Thanks to advances in both LED and Bluetooth technology, we've recently been seeing a slew of wearable bicycle-safety lighting products. The Wayv system, from a British startup of the same name, brings some interesting new features to the mix.
Incorporating a total of over 200 LEDs, Wayv consists of three waterproof components … there's an adjustable harness that fits over a backpack or jacket, a helmet unit that attaches to the rear air vents of most third-party helmets, and a handlebar-mounted wireless remote. The harness and helmet unit both have a large red X in the middle, which serves as a tail light, plus there are amber turn indicators to either side. The harness has a set of indicators on the front, as well.

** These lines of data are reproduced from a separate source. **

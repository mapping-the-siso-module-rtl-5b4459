// fpfa_progmem - program memory of an FPFA processor tile.
//
// DEPTH instruction words (fpfa_pkg::instr_t, the full tile configuration
// for one cycle). One write port, used by the communication and
// reconfiguration unit to load a program, written at the rising edge when
// we is high; one combinational read port addressed by the control unit's
// program counter. The original names a program memory next to the control
// unit; its depth (32 words) and ports are this design's choice. The array
// is not reset.
module fpfa_progmem
  import fpfa_pkg::*;
#(
  parameter int unsigned DEPTH = PROG_DEPTH
) (
  input  logic                     clk,
  input  logic                     we,
  input  logic [$clog2(DEPTH)-1:0] waddr,
  input  instr_t                   wdata,
  input  logic [$clog2(DEPTH)-1:0] raddr,
  output instr_t                   rdata
);

  instr_t mem [DEPTH];

  always_ff @(posedge clk) begin
    if (we) mem[waddr] <= wdata;
  end

  assign rdata = mem[raddr];

endmodule
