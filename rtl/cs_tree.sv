// cs_tree: carry-save accumulation of M words down to a sum and a carry word.
//
// The words are reduced level by level. On each level they are taken four at
// a time into a W-bit row of 4:2 compressors; three words left over go
// through one carry-save adder (a 3:2 row), one or two left over pass to the
// next level. This repeats until two words remain, which the final carry
// lookahead adder of the inner product adds. For the 32 partial sum and carry
// words of an 8-point inner product the counts per level are 32, 16, 8, 4, 2:
// four 4:2 compressors deep, as in the architecture.
//
// The words of an inner product are added here as whole W-bit words aligned
// to their significance, not cut into digit-wide slices with hand-placed
// carry bits; the arithmetic is the same, the bit-level floorplan is this
// design's own.
//
// Purely combinational; all arithmetic is mod 2^W.
module cs_tree #(
  parameter int M = 32,
  parameter int W = 35
) (
  input  logic [W-1:0] in [M],
  output logic [W-1:0] s,
  output logic [W-1:0] cy
);

  // Number of words after one level that starts with m words.
  function automatic int next_count(int m);
    return (m / 4) * 2 + ((m % 4 == 3) ? 2 : (m % 4));
  endfunction

  function automatic int count_at(int lvl);
    int m = M;
    for (int l = 0; l < lvl; l++) m = next_count(m);
    return m;
  endfunction

  function automatic int num_levels();
    int m = M;
    int l = 0;
    while (m > 2) begin
      m = next_count(m);
      l++;
    end
    return l;
  endfunction

  localparam int L = num_levels();

  for (genvar l = 0; l < L; l++) begin : g_lvl
    localparam int MC = count_at(l);
    localparam int G4 = MC / 4;
    localparam int R  = MC % 4;
    localparam int MN = next_count(MC);

    logic [W-1:0] cur [MC];   // words entering this level
    logic [W-1:0] nxt [MN];   // words leaving it

    if (l == 0) begin : g_first
      for (genvar e = 0; e < MC; e++) begin : g_e
        assign cur[e] = in[e];
      end
    end else begin : g_next
      for (genvar e = 0; e < MC; e++) begin : g_e
        assign cur[e] = g_lvl[l-1].nxt[e];
      end
    end

    for (genvar g = 0; g < G4; g++) begin : g_c42
      compressor_4to2 #(.W(W)) u_c42 (
        .a (cur[4*g]),
        .b (cur[4*g+1]),
        .c (cur[4*g+2]),
        .d (cur[4*g+3]),
        .s (nxt[2*g]),
        .cy(nxt[2*g+1])
      );
    end

    if (R == 3) begin : g_csa
      assign nxt[2*G4]   = cur[4*G4] ^ cur[4*G4+1] ^ cur[4*G4+2];
      assign nxt[2*G4+1] = ((cur[4*G4] & cur[4*G4+1]) | (cur[4*G4] & cur[4*G4+2])
                           | (cur[4*G4+1] & cur[4*G4+2])) << 1;
    end else begin : g_pass
      for (genvar r = 0; r < R; r++) begin : g_r
        assign nxt[2*G4+r] = cur[4*G4+r];
      end
    end
  end

  if (L == 0 && M >= 2) begin : g_out_direct
    assign s  = in[0];
    assign cy = in[1];
  end else if (L == 0) begin : g_out_single
    assign s  = in[0];
    assign cy = '0;
  end else begin : g_out_tree
    assign s  = g_lvl[L-1].nxt[0];
    assign cy = g_lvl[L-1].nxt[1];
  end

endmodule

The remote is used to activate the turn signals. Unlike the case with some other systems, however, it doesn't utilize push-buttons. Instead, users flick a thumb lever either up or down to indicate left or right turns, then return it to its neutral middle position to turn the indicators off. In case riders lose track, an illuminated display shows which indicator (if either) is currently blinking.
According to the system's designers, the remote's thumb-lever design allows users to operate the unit without removing their hand from the handlebar grip. It's also a bit like automotive indicator controls, which people are used to from driving their cars.

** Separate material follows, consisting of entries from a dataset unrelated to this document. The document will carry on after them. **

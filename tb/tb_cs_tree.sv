// tb_cs_tree: the two words left by the compressor tree must add up to the
// sum of all input words mod 2^W; the inner-product size (33 words) and two
// odd sizes that exercise the 3:2 and pass-through paths.
module tb_cs_tree;
  localparam int W = 35;
  localparam int M1 = 33;
  localparam int M2 = 7;
  localparam int M3 = 6;

  logic [W-1:0] in1 [M1];
  logic [W-1:0] in2 [M2];
  logic [W-1:0] in3 [M3];
  logic [W-1:0] s1, c1, s2, c2, s3, c3;
  int checks = 0, failures = 0;

  cs_tree #(.M(M1), .W(W)) dut1 (.in(in1), .s(s1), .cy(c1));
  cs_tree #(.M(M2), .W(W)) dut2 (.in(in2), .s(s2), .cy(c2));
  cs_tree #(.M(M3), .W(W)) dut3 (.in(in3), .s(s3), .cy(c3));

  task automatic run(bit all_ones);
    logic [W-1:0] w1, w2, w3;
    w1 = '0; w2 = '0; w3 = '0;
    for (int i = 0; i < M1; i++) begin
      in1[i] = all_ones ? '1 : W'({$urandom, $urandom});
      w1 += in1[i];
    end
    for (int i = 0; i < M2; i++) begin
      in2[i] = all_ones ? '1 : W'({$urandom, $urandom});
      w2 += in2[i];
    end
    for (int i = 0; i < M3; i++) begin
      in3[i] = all_ones ? '1 : W'({$urandom, $urandom});
      w3 += in3[i];
    end
    #1;
    checks += 3;
    if (W'(s1 + c1) != w1) begin failures++; $display("FAIL M=%0d", M1); end
    if (W'(s2 + c2) != w2) begin failures++; $display("FAIL M=%0d", M2); end
    if (W'(s3 + c3) != w3) begin failures++; $display("FAIL M=%0d", M3); end
  endtask

  initial begin
    run(1'b1);
    for (int n = 0; n < 1000; n++) run(1'b0);
    $display("TB_RESULT checks=%0d failures=%0d", checks, failures);
    $finish;
  end

  initial begin
    #100000;
    failures++;
    $display("TB_RESULT checks=%0d failures=%0d", checks, failures);
    $finish;
  end
endmodule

It should be noted that there isn't a brake light feature, though, which some other systems do have.
But yes, there is an app. It allows users to initially sync the system, plus it lets them turn the harness or helmet unit on or off, adjust their brightness, switch them between steady and flashing modes, and check their battery levels.
On the subject of batteries, one USB charge reportedly ought to be good for five days of use for the harness (at 30 minutes per day), one week of use for the helmet unit, and two weeks for the remote.
Should you be interested in getting a Wayv setup of your own, it will be the subject of a Kickstarter campaign launching next Monday (Mar. 11). That project will be accessible via the link below. A pledge of £75 (about US$98) will get you a complete system, when and if it reaches production. The planned retail price is £140 ($182).